On décide que Cenci sera tué dans son castel de Pétrella, où il veut mener sa famille; Orsino fournit les meurtriers. Béatrice n’est pas moins inébranlable au moment de l’action que dans la conception du meurtre qui doit la délivrer de son tyran. La colombe s’est changée en lionne.


« BÉATRICE. — Tout est-il fini?

« OLIMPIO. — Nous n’avons pas osé tuer un vieillard dans son sommeil. Ses cheveux, rares et gris, son front ridé, ses mains croisées sur sa poitrine m’ont paralysé. Vrai, je ne puis le faire.

«BÉATRICE. — Misérables esclaves! Comment, vous n’avez pas le courage de tuer un homme endormi et vous avez l’audace de revenir sans avoir rien fait? Vils sicaires à gage, couards et traîtres! Ne parlez pas de votre conscience, que vous vendez chaque jour pour l’or et la vengeance; elle s’est tue sur mille actions dont une seule déshonore un homme, et quand il s’agit d’un châtiment où la pitié est une insulte au ciel... Mais pourquoi parler? (Arrachant un poignard à l’un des meurtriers.) Si Ce fer avait une langue pour dire : « Elle a tué son père! » il faut que je le fasse! — Mais ne croyez pas que vous lui survivrez longtemps!

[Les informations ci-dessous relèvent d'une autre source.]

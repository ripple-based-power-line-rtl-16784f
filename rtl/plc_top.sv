// plc_top: digital ends of a power-line link that rides on a DC-DC
// converter's output ripple.
//
// Transmitter side: bfsk_modulator turns a bit stream into a
// continuous-phase B-FSK clock (sync_out) for the sync pin of the master
// switching converter. The converter's switching frequency, and so the
// frequency of the ripple on the DC bus, follows that clock.
// Receiver side: an analog front end (AC coupling, 0.8-1.2 MHz band-pass,
// gain, comparator; not part of this RTL) returns the ripple as the one-bit
// signal r_hat, and fsk_receiver decides one bit per symbol.
//
// The two sides are separate devices with their own clocks and resets; the
// whole analog path from sync_out to r_hat lies outside and is reached
// through the ports. Both sides use the same N, DIV0 and DIV1, so the
// transmitter's nominal tones are exactly the receiver's references
// (f_clk/56 and f_clk/44, 616-cycle symbols at 50 MHz).
module plc_top #(
  parameter int unsigned N    = plc_pkg::N_SYM,
  parameter int unsigned DIV0 = plc_pkg::DIV_F0,
  parameter int unsigned DIV1 = plc_pkg::DIV_F1,
  parameter int unsigned W    = plc_pkg::CNT_W
) (
  // transmitter
  input  logic         tx_clk,
  input  logic         tx_rst_n,
  input  logic         tx_data,
  output logic         tx_sym_start,
  output logic         sync_out,
  // receiver
  input  logic         rx_clk,
  input  logic         rx_rst_n,
  input  logic         r_hat,
  output logic         rx_bit,
  output logic         rx_valid,
  output logic [W-1:0] y0,
  output logic [W-1:0] y1
);
  bfsk_modulator #(
    .ACC_MOD(DIV0 * DIV1), .INC0(DIV1), .INC1(DIV0), .N(N)
  ) u_tx (
    .clk(tx_clk), .rst_n(tx_rst_n), .data_in(tx_data),
    .sym_start(tx_sym_start), .sync_out
  );

  fsk_receiver #(.N(N), .DIV0(DIV0), .DIV1(DIV1), .W(W)) u_rx (
    .clk(rx_clk), .rst_n(rx_rst_n), .r_hat,
    .bit_out(rx_bit), .bit_valid(rx_valid), .y0, .y1
  );
endmodule
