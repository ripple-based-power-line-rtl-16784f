// tb_plc_top: the whole link, transmitter to receiver, at the default
// parameters (616-cycle symbols, tones f_clk/56 and f_clk/44, 50 MHz).
//
// The transmitter and receiver run on separate 50 MHz clocks with a 7 ns
// offset. The analog path (converter, DC bus, front end) is modelled as a
// pure delay from sync_out to r_hat, optionally with random one-cycle
// glitches standing for residual interference at the comparator. Each run
// resets both sides, releasing the receiver's reset so that its symbol
// windows line up with the transmitter's symbols seen through the channel,
// sends random bits and checks every decided bit and its timing
// (one bit every 616 receiver cycles, 2 cycles after the window closes).
//
// Runs use several channel delays, so the received tone arrives with
// different phases against the receiver's references. The testbench counts
// the mechanisms of the link and fails if one never happened: symbols 0
// and 1 decided, frequency switches at symbol boundaries, a correlation
// count driven toward 0 and one driven toward N (in phase / anti-phase),
// more than one reference phase, and decisions made under glitch noise.
`timescale 1ns/1ps
module tb_plc_top;
  localparam int N = 616;
  localparam int NSYM = 40;

  logic tx_clk = 1'b0, rx_clk = 1'b0;
  logic tx_rst_n = 1'b0, rx_rst_n = 1'b0;
  logic tx_data = 1'b0, tx_sym_start, sync_out;
  logic r_hat, rx_bit, rx_valid;
  logic [9:0] y0, y1;
  logic chan = 1'b1, glitch = 1'b0;
  int   chan_delay_ns = 3;
  bit   noise_on = 1'b0;

  int checks = 0, failures = 0;
  int n_sym0 = 0, n_sym1 = 0, n_switch = 0, n_toward0 = 0, n_towardN = 0, n_noisy = 0, n_glitches = 0;
  int phases_seen[int];

  always #10 tx_clk = ~tx_clk;
  initial begin #7; forever #10 rx_clk = ~rx_clk; end

  plc_top dut (
    .tx_clk, .tx_rst_n, .tx_data, .tx_sym_start, .sync_out,
    .rx_clk, .rx_rst_n, .r_hat, .rx_bit, .rx_valid, .y0, .y1
  );

  // channel: transport delay plus optional glitches
  always @(sync_out) chan <= #(chan_delay_ns * 1ns) sync_out;
  assign r_hat = chan ^ glitch;
  always @(negedge tx_clk) begin
    glitch <= noise_on && ($urandom % 100 < 3);
    if (noise_on && glitch) n_glitches++;
  end

  task automatic check(input bit ok, input string what);
    checks++;
    if (!ok) begin failures++; if (failures < 20) $display("FAIL: %s", what); end
  endtask

  task automatic run(input int delay_cycles, input bit noisy);
    bit bits[NSYM];
    realtime t_tx0, t_target, t_rx0;
    int s_tx = 0, s_rx = 0, j = 0;
    foreach (bits[i]) bits[i] = 1'($urandom);
    noise_on = 1'b0;
    chan_delay_ns = delay_cycles * 20 + 3;
    tx_rst_n = 1'b0; rx_rst_n = 1'b0;
    repeat (4 + delay_cycles) @(posedge tx_clk);
    #1 tx_rst_n = 1'b1;
    noise_on = noisy;
    t_tx0 = $realtime + 19;                    // first tx edge with reset released
    // receiver edge 0 must sample, two edges earlier, the channel output of tx edge 0
    t_target = t_tx0 + 40 + chan_delay_ns;
    fork
      begin : drive_tx
        forever begin
          if (tx_sym_start) begin
            tx_data = (s_tx < NSYM) ? bits[s_tx] : 1'b0;
            if (s_tx > 0 && s_tx < NSYM && bits[s_tx] != bits[s_tx - 1]) n_switch++;
            s_tx++;
          end
          @(posedge tx_clk); #1;
        end
      end
      begin : rx_side
        @(posedge rx_clk);
        while ($realtime + 20 < t_target) @(posedge rx_clk);
        t_rx0 = $realtime + 20;
        #1 rx_rst_n = 1'b1;
        for (j = 0; j < NSYM * N + 3; j++) begin
          @(posedge rx_clk); #1;
          if (dut.u_rx.u_c0i.count_valid) begin
            if (dut.u_rx.c0i < 10'(N / 8) || dut.u_rx.c1i < 10'(N / 8)) n_toward0++;
            if (dut.u_rx.c0i > 10'(N - N / 8) || dut.u_rx.c1i > 10'(N - N / 8)) n_towardN++;
          end
          if (rx_valid) begin
            check(j == s_rx * N + N, $sformatf("bit %0d after receiver edge %0d", s_rx, j));
            check(rx_bit == bits[s_rx], $sformatf("delay %0d noisy %0d symbol %0d sent %0d got %0d (y0=%0d y1=%0d)",
                                                  delay_cycles, noisy, s_rx, bits[s_rx], rx_bit, y0, y1));
            if (rx_bit) n_sym1++; else n_sym0++;
            if (noisy) n_noisy++;
            s_rx++;
          end
        end
        check(s_rx == NSYM, $sformatf("received %0d of %0d symbols", s_rx, NSYM));
      end
    join_any
    disable fork;
    phases_seen[(delay_cycles + 3) % 44] = 1;
  endtask

  initial begin
    run(0, 1'b0);
    run(9, 1'b0);
    run(23, 1'b0);
    run(37, 1'b1);
    $display("mechanisms: sym0=%0d sym1=%0d switches=%0d toward0=%0d towardN=%0d phases=%0d noisy_bits=%0d glitches=%0d",
             n_sym0, n_sym1, n_switch, n_toward0, n_towardN, phases_seen.num(), n_noisy, n_glitches);
    check(n_sym0 > 0, "symbol 0 decided");
    check(n_sym1 > 0, "symbol 1 decided");
    check(n_switch > 0, "frequency switch at a symbol boundary");
    check(n_toward0 > 0, "count driven toward 0");
    check(n_towardN > 0, "count driven toward N");
    check(phases_seen.num() > 1, "several reference phases");
    check(n_noisy > 0 && n_glitches > 0, "decisions under glitch noise");
    $display("TB_RESULT checks=%0d failures=%0d", checks, failures);
    $finish;
  end

  initial begin
    #(5 * 45 * 616 * 20 * 1ns);
    failures++;
    $display("FAIL: watchdog");
    $display("TB_RESULT checks=%0d failures=%0d", checks, failures);
    $finish;
  end
endmodule
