// tb_ber_sweep: bit error rate of the receiver against transmitter
// frequency error, with a modelled analog front end.
//
// The comparator input is modelled as the band-passed ripple, a sine at the
// transmitter's actual switching frequency, plus an interfering tone at
// 4 x 251 kHz (the 4th harmonic of a slave converter switching near
// 250 kHz, which falls inside the 0.8-1.2 MHz pass band) and white
// Gaussian noise; r_hat is its sign, sampled at 50 MHz. Two interference
// levels are simulated ("low": interferer 0.25, noise 0.15; "high":
// interferer 0.7, noise 0.3, relative to the ripple amplitude). These
// amplitudes are illustrative and not measured values. For each symbol
// value and each frequency error from -8 % to +8 % a run of symbols of that
// value is sent with continuous phase and the wrong decisions are counted.
//
// Checks: no errors at the nominal frequencies with low interference; the
// error count grows from the nominal frequency toward +-8 %; high
// interference gives at least as many errors as low.
`timescale 1ns/1ps
module tb_ber_sweep;
  localparam int N = 616;
  localparam int SYMS = 400;
  localparam real FCK = 50.0e6;
  localparam real F0 = FCK / 56.0, F1 = FCK / 44.0;
  localparam real FI = 4.0 * 251.0e3;
  localparam real PI2 = 6.283185307179586;

  logic clk = 1'b0, rst_n = 1'b0, r_hat = 1'b0;
  logic bit_out, bit_valid;
  logic [9:0] y0, y1;
  int checks = 0, failures = 0;

  always #10 clk = ~clk;

  fsk_receiver dut (.clk, .rst_n, .r_hat, .bit_out, .bit_valid, .y0, .y1);

  task automatic check(input bit ok, input string what);
    checks++;
    if (!ok) begin failures++; if (failures < 20) $display("FAIL: %s", what); end
  endtask

  function automatic real urand01();
    return (real'($urandom % 1000000) + 0.5) / 1000000.0;
  endfunction

  function automatic real gauss();
    return $sqrt(-2.0 * $ln(urand01())) * $cos(PI2 * urand01());
  endfunction

  // errors among SYMS symbols of value b at frequency (1+dev) times nominal
  task automatic point(input bit b, input real dev, input real a_int, input real sigma, output int errors);
    real f, ph, phi;
    int seen;
    f = (b ? F1 : F0) * (1.0 + dev);
    ph = urand01();
    phi = urand01();
    errors = 0;
    seen = 0;
    rst_n = 1'b0;
    @(posedge clk); @(posedge clk);
    #1 rst_n = 1'b1;
    for (int k = 0; k < (SYMS + 1) * N + 2; k++) begin
      real v;
      v = $sin(PI2 * ph) + a_int * $sin(PI2 * phi) + sigma * gauss();
      r_hat = (v > 0.0);
      ph += f / FCK;   ph -= $floor(ph);
      phi += FI / FCK; phi -= $floor(phi);
      @(posedge clk); #1;
      if (bit_valid) begin
        if (seen > 0 && bit_out != b) errors++;   // first symbol holds reset samples
        seen++;
      end
    end
  endtask

  initial begin
    int e[2][2][9];   // [interference][bit][deviation step]
    real a_int, sigma, dev;
    $display("BER over %0d symbols per point", SYMS);
    $display("  interference  bit  f [MHz]  errors");
    for (int lvl = 0; lvl < 2; lvl++) begin
      a_int = lvl ? 0.7 : 0.25;
      sigma = lvl ? 0.3 : 0.15;
      for (int b = 0; b < 2; b++)
        for (int i = 0; i < 9; i++) begin
          dev = 0.02 * real'(i - 4);
          point(1'(b), dev, a_int, sigma, e[lvl][b][i]);
          $display("  %-12s  %0d    %6.3f   %0d", lvl ? "high" : "low", b,
                   (b ? F1 : F0) * (1.0 + dev) / 1.0e6, e[lvl][b][i]);
        end
    end
    for (int b = 0; b < 2; b++) begin
      int tot_lo = 0, tot_hi = 0;
      check(e[0][b][4] == 0, $sformatf("bit %0d: %0d errors at nominal, low interference", b, e[0][b][4]));
      for (int lvl = 0; lvl < 2; lvl++) begin
        check(e[lvl][b][0] > e[lvl][b][4] && e[lvl][b][8] > e[lvl][b][4],
              $sformatf("level %0d bit %0d: errors at -8%%/0/+8%% = %0d/%0d/%0d", lvl, b, e[lvl][b][0], e[lvl][b][4], e[lvl][b][8]));
      end
      for (int i = 0; i < 9; i++) begin tot_lo += e[0][b][i]; tot_hi += e[1][b][i]; end
      check(tot_hi >= tot_lo, $sformatf("bit %0d: high interference %0d errors, low %0d", b, tot_hi, tot_lo));
    end
    $display("TB_RESULT checks=%0d failures=%0d", checks, failures);
    $finish;
  end

  initial begin
    repeat (40 * (SYMS + 2) * N) @(posedge clk);
    failures++;
    $display("FAIL: watchdog");
    $display("TB_RESULT checks=%0d failures=%0d", checks, failures);
    $finish;
  end
endmodule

« OLIMPIO. — Arrête, pour l’amour de Dieu !

« MARZIO. — J’y retourne et je vais le tuer.

« OLIMPIO. — Donne-moi le poignard ; nous devons faire ta volonté.

«BÉATRICE. — Prends! pars! reviens! (Olimpio et Marzio sortent. — A lucrezia.) Comme tu es pâle ! Ne pas faire ce que nous faisons serait un crime mortel. »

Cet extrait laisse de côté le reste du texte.